According to the American Heart Association, kidney failure, bone marrow depression, and low blood pressure are some of the medical concerns associated with chelation therapy.
The Medical Director is of the opinion that the treatment in this case was not a reasonable and necessary medical treatment of an illness or injury and would not be covered under Article III of the Employer Benefit Plan.

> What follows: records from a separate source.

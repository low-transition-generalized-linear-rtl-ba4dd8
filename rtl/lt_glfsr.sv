// lt_glfsr -- low-transition (bipartite) GLFSR test pattern generator.
//
// A GLFSR over GF(2^DELTA) with M stages (default GLFSR(3,4): 12 bits,
// p(x) = x^3 + x + 1, phi(x) = x^4 + alpha x^3 + alpha^6 x^2 + alpha^5) whose
// flip-flops are split into two parts with separate enables. Part 2 is the
// set of bit rows selected by PART2_ROWS (default row 2: D2, D5, D8, D11);
// part 1 is the rest (D0, D1, D3, D4, D6, D7, D9, D10). One GLFSR step
// T(i) -> T(i+1) is done in two clocks:
//   en2_i (En1En2 = 01): part 2 takes its next-state value, part 1 holds;
//                        the output is the intermediate pattern T(i1).
//   en1_i (En1En2 = 10): part 1 takes its next-state value, part 2 holds;
//                        the output is the full pattern T(i+1).
// Each intermediate pattern shares its part-1 bits with T(i) and its part-2
// bits with T(i+1), so no more bits toggle per clock than the part has.
//
// Next-state bits depend on the other part only through the feedback symbol
// (the last stage). Shadow flip-flops on the last stage keep the feedback of
// the step valid although half of it has already moved: the part-2 feedback
// bit (D11) is saved when part 2 moves and used when part 1 moves; the part-1
// feedback bits (D9, D10) are saved when part 1 moves and used when part 2
// moves. So every second pattern is exactly the plain GLFSR sequence.
// This split, the order of the two steps and the shadow registers follow the
// document. That a bit row is wholly in one part is what makes shifts stay
// inside a part; the parameterisation by rows, the all-ones reset value, the
// seed load (priority over the enables) and the inter_o flag are this design's
// own.
//
// Interface: en1_i and en2_i must not be high together (asserted). pattern_o
// (bit k = D_k) is registered and changes one clock after an enable.
// inter_o is 1 while pattern_o holds an intermediate pattern.
module lt_glfsr #(
  parameter int unsigned        DELTA      = 3,
  parameter int unsigned        M          = 4,
  parameter logic [DELTA:0]     FIELD_POLY = 4'b1011,
  parameter logic [M*DELTA-1:0] PHI        = 12'b010_101_000_111,
  parameter logic [DELTA-1:0]   PART2_ROWS = 3'b100,
  parameter logic [M*DELTA-1:0] RESET_SEED = '1
) (
  input  logic               clk,
  input  logic               rst_n,
  input  logic               load_i,
  input  logic [M*DELTA-1:0] seed_i,
  input  logic               en1_i,
  input  logic               en2_i,
  output logic [M*DELTA-1:0] pattern_o,
  output logic               inter_o
);
  typedef logic [DELTA-1:0] elem_t;

  localparam elem_t P2 = PART2_ROWS;
  localparam elem_t P1 = ~PART2_ROWS;

  elem_t stage_q [M];
  elem_t stage_d [M];
  elem_t fb_mul  [M];
  elem_t shadow_q;   // shaded flip-flops: saved copy of the last stage
  elem_t fb;         // feedback symbol of the step in progress
  logic  inter_q;

  // Part 2 moves first, so while it moves part 1's feedback bits are current;
  // while part 1 moves, part 2's feedback bits come from the shadow.
  always_comb begin
    if (en2_i) fb = (stage_q[M-1] & P2) | (shadow_q & P1);
    else       fb = (stage_q[M-1] & P1) | (shadow_q & P2);
  end

  for (genvar i = 0; i < M; i++) begin : g_stage
    gf_mul #(.DELTA(DELTA), .FIELD_POLY(FIELD_POLY)) u_mul (
      .a_i(fb), .b_i(PHI[i*DELTA +: DELTA]), .prod_o(fb_mul[i])
    );
    if (i == 0) begin : g_first
      assign stage_d[0] = fb_mul[0];
    end else begin : g_rest
      gf_add #(.DELTA(DELTA)) u_add (.a_i(fb_mul[i]), .b_i(stage_q[i-1]), .sum_o(stage_d[i]));
    end

    always_ff @(posedge clk or negedge rst_n) begin
      if (!rst_n)      stage_q[i] <= RESET_SEED[i*DELTA +: DELTA];
      else if (load_i) stage_q[i] <= seed_i[i*DELTA +: DELTA];
      else if (en2_i)  stage_q[i] <= (stage_d[i] & P2) | (stage_q[i] & P1);
      else if (en1_i)  stage_q[i] <= (stage_d[i] & P1) | (stage_q[i] & P2);
    end

    assign pattern_o[i*DELTA +: DELTA] = stage_q[i];
  end

  always_ff @(posedge clk or negedge rst_n) begin
    if (!rst_n) begin
      shadow_q <= RESET_SEED[(M-1)*DELTA +: DELTA];
      inter_q  <= 1'b0;
    end else if (load_i) begin
      shadow_q <= seed_i[(M-1)*DELTA +: DELTA];
      inter_q  <= 1'b0;
    end else if (en2_i) begin
      // save the part-2 feedback bits before they move
      shadow_q <= (stage_q[M-1] & P2) | (shadow_q & P1);
      inter_q  <= 1'b1;
    end else if (en1_i) begin
      // save the part-1 feedback bits as they move
      shadow_q <= (stage_d[M-1] & P1) | (shadow_q & P2);
      inter_q  <= 1'b0;
    end
  end

  assign inter_o = inter_q;

  a_non_overlap: assert property (@(posedge clk) !(en1_i && en2_i));
endmodule
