// tb_lt_glfsr -- self-checking test of the bipartite (low-transition) GLFSR.
// Enables are driven 01, 10, 01, ... as the scheme requires. Checked:
//  - every second pattern (after En1En2 = 10) is the plain GLFSR(3,4) state:
//    the first 16 against the known sequence, then against the reference
//    model over a whole period (8190 clocks), after which the seed returns;
//  - every intermediate pattern takes its part-1 bits (D0,D1,D3,D4,D6,D7,D9,
//    D10) from T(i) and its part-2 bits (D2,D5,D8,D11) from T(i+1);
//  - bit changes per clock: at most 4 in the part-2 clock, at most 8 in the
//    part-1 clock, and their sum equals the change of the plain GLFSR step;
//  - inter_o, hold with both enables low, seed load.
module tb_lt_glfsr;
  import glfsr_ref_pkg::*;
  logic        clk = 0, rst_n = 0, load = 0, en1 = 0, en2 = 0;
  logic [11:0] seed = '0, pat;
  logic        inter;
  int checks = 0, failures = 0;
  int max_tr_inter = 0, max_tr_full = 0, max_tr_glfsr = 0;
  longint sum_tr_lt = 0, sum_tr_glfsr = 0;

  lt_glfsr dut (.clk(clk), .rst_n(rst_n), .load_i(load), .seed_i(seed),
                .en1_i(en1), .en2_i(en2), .pattern_o(pat), .inter_o(inter));

  always #5 clk = ~clk;

  task automatic check(input logic cond, input string msg);
    checks++;
    if (!cond) begin
      failures++;
      if (failures < 20) $display("FAIL %s (pattern=%b)", msg, pat);
    end
  endtask

  initial begin
    repeat (20000) @(posedge clk);
    failures++;
    $display("WATCHDOG");
    $display("TB_RESULT checks=%0d failures=%0d", checks, failures);
    $finish;
  end

  initial begin
    logic [11:0] t_i, t_next, expv;
    int tr1, tr2, trg;
    repeat (2) @(posedge clk);
    rst_n = 1;
    @(negedge clk);
    check(pat == 12'hFFF && !inter, "reset to all-ones seed");
    t_i = pat;
    for (int i = 0; i < 4095; i++) begin
      t_next = glfsr_step(t_i, 3'b000);
      if (i < 15) check(t_next == from_d0_first(FIRST_STATES[i+1]), "reference model sequence");
      // Step 1: En1En2 = 01
      en2 = 1; en1 = 0;
      @(negedge clk);
      expv = (t_i & ~PART2_MASK) | (t_next & PART2_MASK);
      check(pat == expv, $sformatf("intermediate pattern %0d", i));
      check(inter, "inter_o set on intermediate pattern");
      tr1 = popcount12(pat ^ t_i);
      // Step 2: En1En2 = 10
      en2 = 0; en1 = 1;
      @(negedge clk);
      check(pat == t_next, $sformatf("full pattern %0d", i + 1));
      check(!inter, "inter_o clear on full pattern");
      tr2 = popcount12(pat ^ expv);
      trg = popcount12(t_next ^ t_i);
      check(tr1 <= 4 && tr2 <= 8 && tr1 + tr2 == trg, "transition bound");
      if (tr1 > max_tr_inter) max_tr_inter = tr1;
      if (tr2 > max_tr_full) max_tr_full = tr2;
      if (trg > max_tr_glfsr) max_tr_glfsr = trg;
      sum_tr_lt += tr1 + tr2;
      sum_tr_glfsr += trg;
      t_i = t_next;
    end
    check(pat == 12'hFFF, "seed returns after 4095 full patterns");
    // hold
    en1 = 0; en2 = 0;
    repeat (3) @(negedge clk);
    check(pat == 12'hFFF, "hold with both enables low");
    // seed load, then one step from that seed
    seed = 12'h2C7; load = 1;
    @(negedge clk);
    load = 0;
    check(pat == 12'h2C7 && !inter, "seed load");
    en2 = 1; @(negedge clk);
    en2 = 0; en1 = 1; @(negedge clk);
    en1 = 0;
    check(pat == glfsr_step(12'h2C7, 3'b000), "step from loaded seed");
    $display("peak bit changes per clock: LT-GLFSR part2 %0d, part1 %0d; plain GLFSR %0d",
             max_tr_inter, max_tr_full, max_tr_glfsr);
    $display("average changes per full step: %0.3f (same for both)", real'(sum_tr_lt) / 4095.0);
    check(sum_tr_lt == sum_tr_glfsr, "total transitions equal");
    $display("TB_RESULT checks=%0d failures=%0d", checks, failures);
    $finish;
  end
endmodule
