// lt_glfsr_bist -- low-power BIST core: LT-GLFSR pattern generator plus a
// GLFSR signature analyser.
//
// The test pattern generator is the bipartite GLFSR (lt_glfsr) driven by the
// non-overlapping enables of lt_enable_gen. While run_i is high it produces
// one pattern per clock, alternating intermediate and full GLFSR patterns:
// T(0), T(0i), T(1), T(1i), T(2), ... Patterns leave on cut_pattern_o (bit k =
// register bit D_k) to the circuit under test, which is outside this block.
// DELTA outputs of that circuit come back on cut_resp_i and are folded, one
// symbol per clock, into a second GLFSR of the same field and polynomial used
// as a signature analyser; signature_o is its content.
//
// That the generator is the LT-GLFSR(3,4) and that a GLFSR with DELTA
// inputs serves as the signature analyser follow the document. The control
// (run_i, load_i, analyser cleared to zero on load, compaction of the
// response of every applied pattern, intermediate ones included) is this
// design's own.
//
// Timing: load_i (one clock) loads seed_i into the generator, clears the
// analyser and restarts the enable sequence at the intermediate step. In each
// clock with run_i high the analyser absorbs cut_resp_i, which must be the
// response to the pattern currently on cut_pattern_o, and the generator moves
// to the next pattern. pattern_inter_o flags intermediate patterns.
module lt_glfsr_bist #(
  parameter int unsigned        DELTA      = 3,
  parameter int unsigned        M          = 4,
  parameter logic [DELTA:0]     FIELD_POLY = 4'b1011,
  parameter logic [M*DELTA-1:0] PHI        = 12'b010_101_000_111,
  parameter logic [DELTA-1:0]   PART2_ROWS = 3'b100
) (
  input  logic               clk,
  input  logic               rst_n,
  input  logic               load_i,
  input  logic [M*DELTA-1:0] seed_i,
  input  logic               run_i,
  output logic [M*DELTA-1:0] cut_pattern_o,
  output logic               pattern_inter_o,
  input  logic [DELTA-1:0]   cut_resp_i,
  output logic [M*DELTA-1:0] signature_o
);
  logic en1, en2;
  logic sa_en;

  lt_enable_gen u_engen (
    .clk      (clk),
    .rst_n    (rst_n),
    .restart_i(load_i),
    .run_i    (run_i),
    .en1_o    (en1),
    .en2_o    (en2)
  );

  lt_glfsr #(
    .DELTA(DELTA), .M(M), .FIELD_POLY(FIELD_POLY), .PHI(PHI), .PART2_ROWS(PART2_ROWS)
  ) u_tpg (
    .clk      (clk),
    .rst_n    (rst_n),
    .load_i   (load_i),
    .seed_i   (seed_i),
    .en1_i    (en1),
    .en2_i    (en2),
    .pattern_o(cut_pattern_o),
    .inter_o  (pattern_inter_o)
  );

  assign sa_en = run_i && !load_i;

  glfsr #(
    .DELTA(DELTA), .M(M), .FIELD_POLY(FIELD_POLY), .PHI(PHI), .RESET_SEED('0)
  ) u_sa (
    .clk    (clk),
    .rst_n  (rst_n),
    .load_i (load_i),
    .seed_i ('0),
    .en_i   (sa_en),
    .sym_i  (cut_resp_i),
    .state_o(signature_o)
  );
endmodule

Coverage for chelation therapy has previously been addressed by the Trustees in RODs 88-128, 84-712 and 88-729. In RODs 84-712 and 88-128, the Trustees determined that there was no evidence of a medical condition that required chelation therapy. More analogous to the present case, the pensioner in ROD 88-729 received chelation therapy based on laboratory results of hair and urine samples that indicated extremely high levels of lead and iron. The Trustees concluded that the use of chelation therapy was not medically necessary and the Employer was not required to provide coverage.
Opinion of the Trustees
The Respondent is not required to reimburse the Complainant for the chelation therapy that the Complainant received from May 10, 2004, through October 5, 2004.